Director: Instance-aware Gaussian Splatting for Dynamic Scene Modeling and Understanding

arXiv cs.CV / 4/3/2026

💬 OpinionSignals & Early TrendsIdeas & Deep AnalysisModels & Research

Key Points

  • The paper introduces “Director,” a unified spatio-temporal Gaussian representation designed for dynamic scenes, aiming to combine high-fidelity 4D rendering with instance-level semantics for more robust understanding and tracking.
  • It improves semantic consistency by supervising Gaussian-level learnable features using temporally aligned instance masks and sentence embeddings from multimodal large language models, with two MLP decoders to support identity consistency over time.
  • To reduce temporal drift and improve stability, the method integrates 2D optical flow with 4D Gaussians and fine-tunes their motion, using the resulting alignment to provide more reliable initialization.
  • Training further incorporates geometry-aware SDF constraints and regularization terms that enforce surface continuity, targeting better temporal coherence in dynamic foreground modeling.
  • Experiments report that Director produces temporally coherent 4D reconstructions while enabling instance segmentation and open-vocabulary (language-conditioned) querying of the scene.

Abstract

Volumetric video seeks to model dynamic scenes as temporally coherent 4D representations. While recent Gaussian-based approaches achieve impressive rendering fidelity, they primarily emphasize appearance but are largely agnostic to instance-level structure, limiting stable tracking and semantic reasoning in highly dynamic scenarios. In this paper, we present Director, a unified spatio-temporal Gaussian representation that jointly models human performance, high-fidelity rendering, and instance-level semantics. Our key insight is that embedding instance-consistent semantics naturally complements 4D modeling, enabling more accurate scene decomposition while supporting robust dynamic scene understanding. To this end, we leverage temporally aligned instance masks and sentence embeddings derived from Multimodal Large Language Models to supervise the learnable semantic features of each Gaussian via two MLP decoders, enabling language-aligned 4D representations and enforcing identity consistency over time.

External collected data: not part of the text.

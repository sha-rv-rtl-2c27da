// SHA-RV: RISC-V core with a four-stage pipelined SHA-224/256 unit.
//
// Top level of the accelerator as seen from the host processing system.  The
// host loads a RISC-V program into instruction memory and message data into
// data memory (ports `im_*`, `dm_*`; in a system these are driven by the AXI
// interconnect and DMA, which are outside this RTL), pulses `start` and waits
// for `done`.  Inside:
//   state controller  -> start/done, runs the pipeline from address 0
//   rv_core           -> five-stage RV32I pipeline; its EXE stage issues the
//                        custom buffer and SHA instructions
//   buffer engine     -> DMEM <-> BufferSet bursts (base r8, amount r20)
//   BufferSet         -> 256 x 32-bit flip-flop buffer, fully parallel read
//   SHA controller    -> PREP / LOADMSG / EXEC / FINAL / DONE session FSM
//   SHA core          -> Message Expander, Message Compressor, Value Rotator,
//                        four pipeline stages, N_IN interleaved blocks
//   IMEM, DMEM        -> host-writable program memory, dual-port data memory
// The core-side DMEM port is shared: the burst engine when it is busy, else the
// SHA controller when it copies, else the RISC-V MEM stage (which holds a bubble
// whenever one of the other two can be active).  The BufferSet write port is
// shared the same way between the burst engine and the SHA controller.
// The host port of DMEM stays usable at all times, so the host can write the
// next input into one half of DMEM while the core hashes the other half.
module sha_rv_top
  import sha_rv_pkg::*;
#(
  parameter int unsigned N_IN     = 4,     // interleaved blocks in the SHA core
  parameter int unsigned IM_DEPTH = 1024,  // instruction memory words
  parameter int unsigned DM_DEPTH = 8192   // data memory words
) (
  input  logic                        clk,
  input  logic                        rst_n,
  // control
  input  logic                        start,
  output logic                        done,
  // host access to instruction memory
  input  logic                        im_we,
  input  logic [$clog2(IM_DEPTH)-1:0] im_addr,
  input  word_t                       im_wdata,
  // host access to data memory
  input  logic                        dm_en,
  input  logic                        dm_we,
  input  logic [$clog2(DM_DEPTH)-1:0] dm_addr,
  input  word_t                       dm_wdata,
  output word_t                       dm_rdata,
  // status
  output sha_state_e                  sha_state
);

  localparam int unsigned IM_AW = $clog2(IM_DEPTH);
  localparam int unsigned DM_AW = $clog2(DM_DEPTH);

  logic run, halted;

  // core <-> memories
  logic [IM_AW-1:0] cpu_im_addr;
  word_t            cpu_im_rdata;
  logic             cpu_dm_en, cpu_dm_we;
  logic [3:0]       cpu_dm_be, b_be;
  logic [DM_AW-1:0] cpu_dm_addr;
  word_t            cpu_dm_wdata;

  // custom-instruction handshakes
  logic        buf_latch, buf_req, buf_dir, buf_ack, xfer_busy;
  word_t       buf_base, buf_amount;
  logic        sha_start, sha_done;
  logic [2:0]  sha_mode;
  logic [15:0] sha_nblocks;
  logic [DM_AW-1:0] base_word;

  // shared DMEM core port
  logic             x_dm_en, x_dm_we, c_dm_en, c_dm_we, b_en, b_we;
  logic [DM_AW-1:0] x_dm_addr, c_dm_addr, b_addr;
  word_t            x_dm_wdata, c_dm_wdata, b_wdata, b_rdata;

  // BufferSet
  logic        x_buf_we, c_buf_we, bs_we;
  logic [7:0]  x_buf_addr, c_buf_addr, bs_waddr;
  word_t       x_buf_wdata, c_buf_wdata, bs_wdata, bs_rdata;
  word_t       bs_words [BUF_WORDS];

  // SHA core
  logic        core_start, core_done, core_busy;
  logic [2:0]  core_ncases;
  word_t       core_h      [N_IN][8];
  word_t       core_msg    [N_IN][16];
  word_t       core_k      [64];
  word_t       core_digest [N_IN][8];

  sha_rv_state_ctrl u_state (
    .clk, .rst_n, .start, .halted, .run, .done
  );

  rv_core #(.IM_AW(IM_AW), .DM_AW(DM_AW)) u_cpu (
    .clk, .rst_n, .run, .halted,
    .im_addr(cpu_im_addr), .im_rdata(cpu_im_rdata),
    .dm_en(cpu_dm_en), .dm_we(cpu_dm_we), .dm_be(cpu_dm_be), .dm_addr(cpu_dm_addr),
    .dm_wdata(cpu_dm_wdata), .dm_rdata(b_rdata),
    .buf_latch, .buf_base, .buf_amount, .buf_req, .buf_dir, .buf_ack,
    .sha_start, .sha_mode, .sha_nblocks, .sha_done
  );

  sha_rv_imem #(.DEPTH(IM_DEPTH)) u_imem (
    .clk, .host_we(im_we), .host_addr(im_addr), .host_wdata(im_wdata),
    .rd_addr(cpu_im_addr), .rd_data(cpu_im_rdata)
  );

  sha_buffer_xfer #(.DM_AW(DM_AW), .BUF_AW(8)) u_xfer (
    .clk, .rst_n,
    .latch(buf_latch), .base_in(buf_base), .amount_in(buf_amount),
    .req(buf_req), .dir(buf_dir), .ack(buf_ack), .busy(xfer_busy), .base_word,
    .dm_en(x_dm_en), .dm_we(x_dm_we), .dm_addr(x_dm_addr), .dm_wdata(x_dm_wdata), .dm_rdata(b_rdata),
    .buf_we(x_buf_we), .buf_addr(x_buf_addr), .buf_wdata(x_buf_wdata), .buf_rdata(bs_rdata)
  );

  sha_controller #(.N_IN(N_IN), .DM_AW(DM_AW)) u_ctrl (
    .clk, .rst_n,
    .start_sha(sha_start), .mode(sha_mode), .n_blocks(sha_nblocks), .base_word,
    .done_sha(sha_done), .state(sha_state),
    .dm_en(c_dm_en), .dm_we(c_dm_we), .dm_addr(c_dm_addr), .dm_wdata(c_dm_wdata), .dm_rdata(b_rdata),
    .buf_we(c_buf_we), .buf_addr(c_buf_addr), .buf_wdata(c_buf_wdata), .buf_words(bs_words),
    .core_start, .core_ncases, .core_h, .core_msg, .core_k, .core_done, .core_digest
  );

  sha_core #(.N_IN(N_IN)) u_sha (
    .clk, .rst_n, .start(core_start), .n_cases(core_ncases),
    .h_in(core_h), .msg(core_msg), .k(core_k),
    .busy(core_busy), .done(core_done), .digest(core_digest)
  );

  // BufferSet write-port sharing
  assign bs_we    = x_buf_we | c_buf_we;
  assign bs_waddr = x_buf_we ? x_buf_addr  : c_buf_addr;
  assign bs_wdata = x_buf_we ? x_buf_wdata : c_buf_wdata;

  sha_bufferset #(.WORDS(BUF_WORDS)) u_buf (
    .clk, .we(bs_we), .waddr(bs_waddr), .wdata(bs_wdata),
    .raddr(x_buf_addr), .rdata(bs_rdata), .words(bs_words)
  );

  // DMEM core-port sharing
  always_comb begin
    if (xfer_busy) begin
      b_en = x_dm_en; b_we = x_dm_we; b_be = 4'b1111; b_addr = x_dm_addr; b_wdata = x_dm_wdata;
    end else if (c_dm_en) begin
      b_en = c_dm_en; b_we = c_dm_we; b_be = 4'b1111; b_addr = c_dm_addr; b_wdata = c_dm_wdata;
    end else begin
      b_en = cpu_dm_en; b_we = cpu_dm_we; b_be = cpu_dm_be; b_addr = cpu_dm_addr; b_wdata = cpu_dm_wdata;
    end
  end

  sha_rv_dmem #(.DEPTH(DM_DEPTH)) u_dmem (
    .clk,
    .a_en(dm_en), .a_we(dm_we), .a_addr(dm_addr), .a_wdata(dm_wdata), .a_rdata(dm_rdata),
    .b_en, .b_we, .b_be, .b_addr, .b_wdata, .b_rdata
  );

  // Only one user of the core-side DMEM port at a time.
  a_dm_exclusive: assert property (@(posedge clk) disable iff (!rst_n)
    !((xfer_busy && c_dm_en) || ((xfer_busy || c_dm_en) && cpu_dm_en)));

  // The controller starts the SHA core only when it is idle, and the core
  // works only while the controller is in EXEC.
  a_core_start_idle: assert property (@(posedge clk) disable iff (!rst_n)
    core_start |-> !core_busy);
  a_core_busy_exec: assert property (@(posedge clk) disable iff (!rst_n)
    core_busy |-> (sha_state == ST_EXEC));

endmodule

To enhance temporal stability, we bridge 2D optical flow with 4D Gaussians and finetune their motions, yielding reliable initialization and reducing drift. For the training, we further introduce a geometry-aware SDF constraints, along with regularization terms that enforces surface continuity, enhancing temporal coherence in dynamic foreground modeling. Experiments demonstrate that Director achieves temporally coherent 4D reconstructions while simultaneously enabling instance segmentation and open-vocabulary querying.